Tujuan Hubungan Industrial yaitu untuk :
Mewujudkan masyarakat adil dan makmur yang berdasarkan Pancasila serta
melaksanakan ketertiban dunia yang berdasarkan kemerdekaan, perdamaian abadi
dan keadilan sosial melalui penciptaan ketenangan, ketentraman dan ketertiban
kerja serta ketenangan usaha, meningkatkan produksi dan meningkatkan
kesejahteraan pekerja serta derajatnya sesuai derajat manusia. Sedemikian berat
dan mulianya tujuan tersebut, maka semua pihak yang terkait dalam hubungan
industrial harus memahami untuk terwujudnya pelaksanaan hubungan industrial
dengan baik.
Penulis melihat,
konsep Hubungan Industrial Pancasila mulai penyusunan draft & konten RUU
Omnibus Law belum dilaksanakan dengan baik dan optimal. Adapun Peran LKS
Tripartit Nasional (Pengusaha, Pemerintah dan Pekerja) sebagai fondasi utama
dalam pelaksanaan Hubungan Industrial Pancasila belum dan bahkan tidak terlihat
gaungnya. Jika peran dan fungsi LKS Tripartit Nasional diberdayakan secara optimal
dan mencapai titik kesepakatan, sudah pasti dalam tahapan penyusunan draf RUU
Omnibus Law tersebut tidak akan mendapatkan hambatan apapun.
Lembaga Kerja Sama
Tripartit yang selanjutnya disebut LKS Tripartit adalah forum komunikasi,
konsultasi dan musyawarah tentang masalah ketenagakerjaan yang anggotanya
terdiri dari unsur organisasi pengusaha, dan serikat pekerja/serikat buruh, dan
pemerintah (Pasal 1 PP No 8 tahun 2005).
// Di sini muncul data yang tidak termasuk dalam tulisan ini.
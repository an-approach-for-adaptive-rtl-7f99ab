// activated_rows_table_tb: self-checking test of the Activated Rows Table.
// Random updates, lookups and refreshes are applied and every lookup is
// compared with a reference model (an open flag and a row per bank pair).
module activated_rows_table_tb;
  import tap_pkg::*;

  logic clk = 0, rst_n = 0;
  always #5 clk = ~clk;

  logic [BANK_W-1:0] lk_bank, upd_bank;
  row_t lk_row, upd_row;
  logic lk_hit, upd_valid, refresh_i;

  activated_rows_table dut (.*);

  int checks = 0, failures = 0;
  bit   ref_open [N_BANKS];
  row_t ref_row  [N_BANKS];

  initial begin
    #500000;
    failures++;
    $display("TB_RESULT checks=%0d failures=%0d", checks, failures);
    $finish;
  end

  task automatic check_lookup(int b, row_t r);
    bit exp;
    lk_bank = BANK_W'(b); lk_row = r;
    #1;
    exp = ref_open[b] && ref_row[b] == r;
    checks++;
    if (lk_hit !== exp) begin
      failures++;
      $display("FAIL: bank %0d row %0d hit %0b exp %0b", b, r, lk_hit, exp);
    end
  endtask

  initial begin
    upd_valid = 0; refresh_i = 0; lk_bank = '0; lk_row = '0; upd_bank = '0; upd_row = '0;
    foreach (ref_open[i]) ref_open[i] = 0;
    repeat (3) @(posedge clk);
    rst_n = 1;
    @(negedge clk);
    // after reset every row is closed
    for (int b = 0; b < N_BANKS; b++) check_lookup(b, row_t'($urandom));
    for (int n = 0; n < 5000; n++) begin
      int b;
      row_t r;
      b = $urandom_range(0, N_BANKS - 1);
      r = row_t'($urandom_range(0, 7));   // few rows: many hits
      upd_valid = ($urandom_range(0, 1) == 1);
      upd_bank  = BANK_W'($urandom_range(0, N_BANKS - 1));
      upd_row   = row_t'($urandom_range(0, 7));
      refresh_i = ($urandom_range(0, 199) == 0);
      check_lookup(b, r);
      @(posedge clk);
      if (refresh_i) foreach (ref_open[i]) ref_open[i] = 0;
      if (upd_valid) begin ref_open[upd_bank] = 1; ref_row[upd_bank] = upd_row; end
      @(negedge clk);
      upd_valid = 0; refresh_i = 0;
    end
    $display("TB_RESULT checks=%0d failures=%0d", checks, failures);
    $finish;
  end
endmodule
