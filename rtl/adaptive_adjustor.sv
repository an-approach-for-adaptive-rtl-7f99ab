// adaptive_adjustor: the TAP's Adaptive Adjustor, which sets the write
// buffer size from the DRAM throughput.
//
// How it works: a performance counter measures how many clock cycles the
// DRAM takes for K consecutive accesses (one access = one operation leaving
// the operation queue, signalled by access_i). Each finished interval is a
// sample, classified as
//     cycles <  T1        -> SZ_64 (all entries)
//     T1 <= cycles < T2   -> SZ_32
//     T2 <= cycles < T3   -> SZ_16
//     cycles >= T3        -> SZ_OFF (no write buffer)
// The size only changes when SAMPLES consecutive samples all ask for the same
// size and it differs from the current one; this keeps switching rare.
// The thresholds, K = 10 and four agreeing samples follow the document. This
// design's choices: the size after reset (INIT_SIZE); a sample also ends once
// T3 cycles have passed, because its class can no longer change and an idle
// DRAM must still be recognised; the samples must agree on one size.
//
// Interface: access_i is a one-cycle pulse per DRAM access. size_o is the
// current size, switch_o pulses for one cycle when it changes, sample_o
// pulses when a sample ends and sample_cls_o gives its class.
// Timing: the sample ends in the cycle of the K-th access (or the T3-th
// cycle); the new size is visible the cycle after the deciding sample.
module adaptive_adjustor
  import tap_pkg::*;
#(
  parameter int unsigned K         = 10,
  parameter int unsigned T1        = 500,
  parameter int unsigned T2        = 1000,
  parameter int unsigned T3        = 4000,
  parameter int unsigned SAMPLES   = 4,
  parameter wb_size_e    INIT_SIZE = SZ_64
) (
  input  logic     clk,
  input  logic     rst_n,
  input  logic     access_i,
  output wb_size_e size_o,
  output logic     switch_o,
  output logic     sample_o,
  output wb_size_e sample_cls_o
);

  localparam int unsigned CW = $clog2(T3 + 1);
  localparam int unsigned AW = $clog2(K + 1);
  localparam int unsigned SW = $clog2(SAMPLES + 1);

  logic [CW-1:0] cyc_q;
  logic [AW-1:0] acc_q;
  logic [SW-1:0] streak_q;
  wb_size_e      last_q, size_q;

  logic [CW-1:0] cyc_now;
  logic          sample_end;
  wb_size_e      cls;

  assign cyc_now    = cyc_q + CW'(1);
  assign sample_end = (access_i && acc_q == AW'(K - 1)) || (cyc_now == CW'(T3));

  always_comb begin
    if (cyc_now < CW'(T1))      cls = SZ_64;
    else if (cyc_now < CW'(T2)) cls = SZ_32;
    else if (cyc_now < CW'(T3)) cls = SZ_16;
    else                        cls = SZ_OFF;
  end

  always_ff @(posedge clk or negedge rst_n) begin
    if (!rst_n) begin
      cyc_q    <= '0;
      acc_q    <= '0;
      streak_q <= '0;
      last_q   <= INIT_SIZE;
      size_q   <= INIT_SIZE;
      switch_o <= 1'b0;
    end else begin
      switch_o <= 1'b0;
      if (sample_end) begin
        cyc_q <= '0;
        acc_q <= '0;
        if (cls == size_q) begin
          streak_q <= '0;
        end else if (streak_q != '0 && cls == last_q) begin
          if (streak_q == SW'(SAMPLES - 1)) begin
            size_q   <= cls;
            streak_q <= '0;
            switch_o <= 1'b1;
          end else begin
            streak_q <= streak_q + SW'(1);
          end
        end else if (SAMPLES == 1) begin
          size_q   <= cls;
          switch_o <= 1'b1;
        end else begin
          streak_q <= SW'(1);
          last_q   <= cls;
        end
      end else begin
        cyc_q <= cyc_now;
        if (access_i) acc_q <= acc_q + AW'(1);
      end
    end
  end

  assign size_o       = size_q;
  assign sample_o     = sample_end;
  assign sample_cls_o = cls;

endmodule
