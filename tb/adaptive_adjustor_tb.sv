// adaptive_adjustor_tb: self-checking test of the Adaptive Adjustor at the
// document's settings (K = 10 accesses, thresholds 500/1000/4000 cycles,
// 4 agreeing samples). Each sample is produced with an exact length in
// cycles; the sample class is checked at the threshold boundaries, and the
// buffer size is checked after every sample against a scripted expectation:
// a switch needs four consecutive samples asking for the same new size.
module adaptive_adjustor_tb;
  import tap_pkg::*;

  logic clk = 0, rst_n = 0;
  always #5 clk = ~clk;

  logic access_i, switch_o, sample_o;
  wb_size_e size_o, sample_cls_o;

  adaptive_adjustor dut (.*);

  int checks = 0, failures = 0, switches = 0;

  initial begin
    #5000000;
    failures++;
    $display("TB_RESULT checks=%0d failures=%0d", checks, failures);
    $finish;
  end

  always @(posedge clk) if (rst_n && switch_o) switches++;

  function automatic wb_size_e cls_of(int c);
    if (c < 500)  return SZ_64;
    if (c < 1000) return SZ_32;
    if (c < 4000) return SZ_16;
    return SZ_OFF;
  endfunction

  // One sample lasting exactly c cycles: accesses in its first K-1 cycles
  // and the K-th in cycle c; a sample of T3 cycles or more has no accesses
  // and ends by itself after T3 cycles.
  task automatic run_sample(int c, wb_size_e exp_size);
    int len;
    bit seen;
    len = (c >= 4000) ? 4000 : c;
    seen = 0;
    for (int t = 1; t <= len; t++) begin
      @(negedge clk);
      access_i = (c < 4000) && (t < 10 || t == c);
      @(posedge clk);
      #1;
      if (sample_o) begin
        seen = 1;
      end
    end
    // sample_o is sampled just after the edge: check class in the last cycle
    checks++;
    if (!seen) begin failures++; $display("FAIL: sample of %0d cycles not seen", c); end
    checks++;
    if (size_o !== exp_size) begin
      failures++;
      $display("FAIL %0t: after sample of %0d cycles size %s exp %s", $time, c, size_o.name(), exp_size.name());
    end
  endtask


  wb_size_e last_cls;
  always @(posedge clk) if (rst_n && sample_o) last_cls <= sample_cls_o;

  task automatic class_sample(int c, wb_size_e exp_size);
    run_sample(c, exp_size);
    checks++;
    if (last_cls !== cls_of(c)) begin
      failures++;
      $display("FAIL: class of %0d-cycle sample %s exp %s", c, last_cls.name(), cls_of(c).name());
    end
  endtask

  initial begin
    access_i = 0;
    repeat (3) @(posedge clk);
    #1 rst_n = 1;
    checks++;
    if (size_o !== SZ_64) begin failures++; $display("FAIL: reset size"); end
    // fast DRAM: stays at 64
    repeat (6) class_sample(499, SZ_64);
    // 500 cycles asks for 32: switch on the 4th sample only
    class_sample(500, SZ_64); class_sample(999, SZ_64); class_sample(700, SZ_64);
    class_sample(500, SZ_32);
    // three samples ask for 16, then one for 64: no switch, streak restarts
    class_sample(1000, SZ_32); class_sample(3999, SZ_32); class_sample(2000, SZ_32);
    class_sample(100, SZ_32);
    // 64, 64, 16 breaks the streak again
    class_sample(100, SZ_32); class_sample(100, SZ_32); class_sample(1500, SZ_32);
    class_sample(1500, SZ_32); class_sample(1500, SZ_32); class_sample(1500, SZ_16);
    // idle DRAM: samples end after 4000 cycles and turn the buffer off
    class_sample(4000, SZ_16); class_sample(9000, SZ_16); class_sample(4000, SZ_16);
    class_sample(4000, SZ_OFF);
    // heavy traffic returns: back to 64
    class_sample(200, SZ_OFF); class_sample(200, SZ_OFF); class_sample(200, SZ_OFF);
    class_sample(200, SZ_64);
    repeat (2) @(posedge clk);
    checks++;
    if (switches != 4) begin failures++; $display("FAIL: %0d switches, expected 4", switches); end
    $display("TB_RESULT checks=%0d failures=%0d", checks, failures);
    $finish;
  end
endmodule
Tugas utama LKS Tripartit adalah menyatukan konsepsi, sikap dan rencana dalam
menghadapi masalah ketenagakerjaan, baik untuk saat sekarang, maupun masa
mendatang.
Berdasarkan uraian diatas, penulis
mengusulkan agar semua pihak yang berkepentingan dalam penegakkan sistem dan
mekanisme Hubungan Industrial Pancasila (Pengusaha, Pemerintah & Pekerja)
bisa kembali “Bersatu dalam satu visi”, yakni Visi menciptakan Hubungan
Industrial Pancasila yang Harmonis, Kondusif, Dinamis dan Berkeadilan
berdasarkan nilai-nilai Pancasila. Tiada kata terlambat untuk melakukan
evaluasi menyeluruh, terkait dengan penyusunan sebuah kebijakan dan regulasi
yang bisa berdampak merugikan salah satu pihak dalam jangka panjang. Mencari
solusi terbaik agar sebuah kebijakan/regulasi ketenagakerjaan selalu berpijak
diatas koridor, kerangka sistem dan mekanisme Hubungan Industrial Pancasila,
dibutuhkan keterbukaan, kebersamaan, saling-percaya & komitmen tinggi
secara konsisten dan konsekwen dari semua pihak yang berkepentingan, khususnya
elemen-elemen Tripartit Ketenagakerjaan (Pengusaha, Pemerintah & Pekerja). Semoga.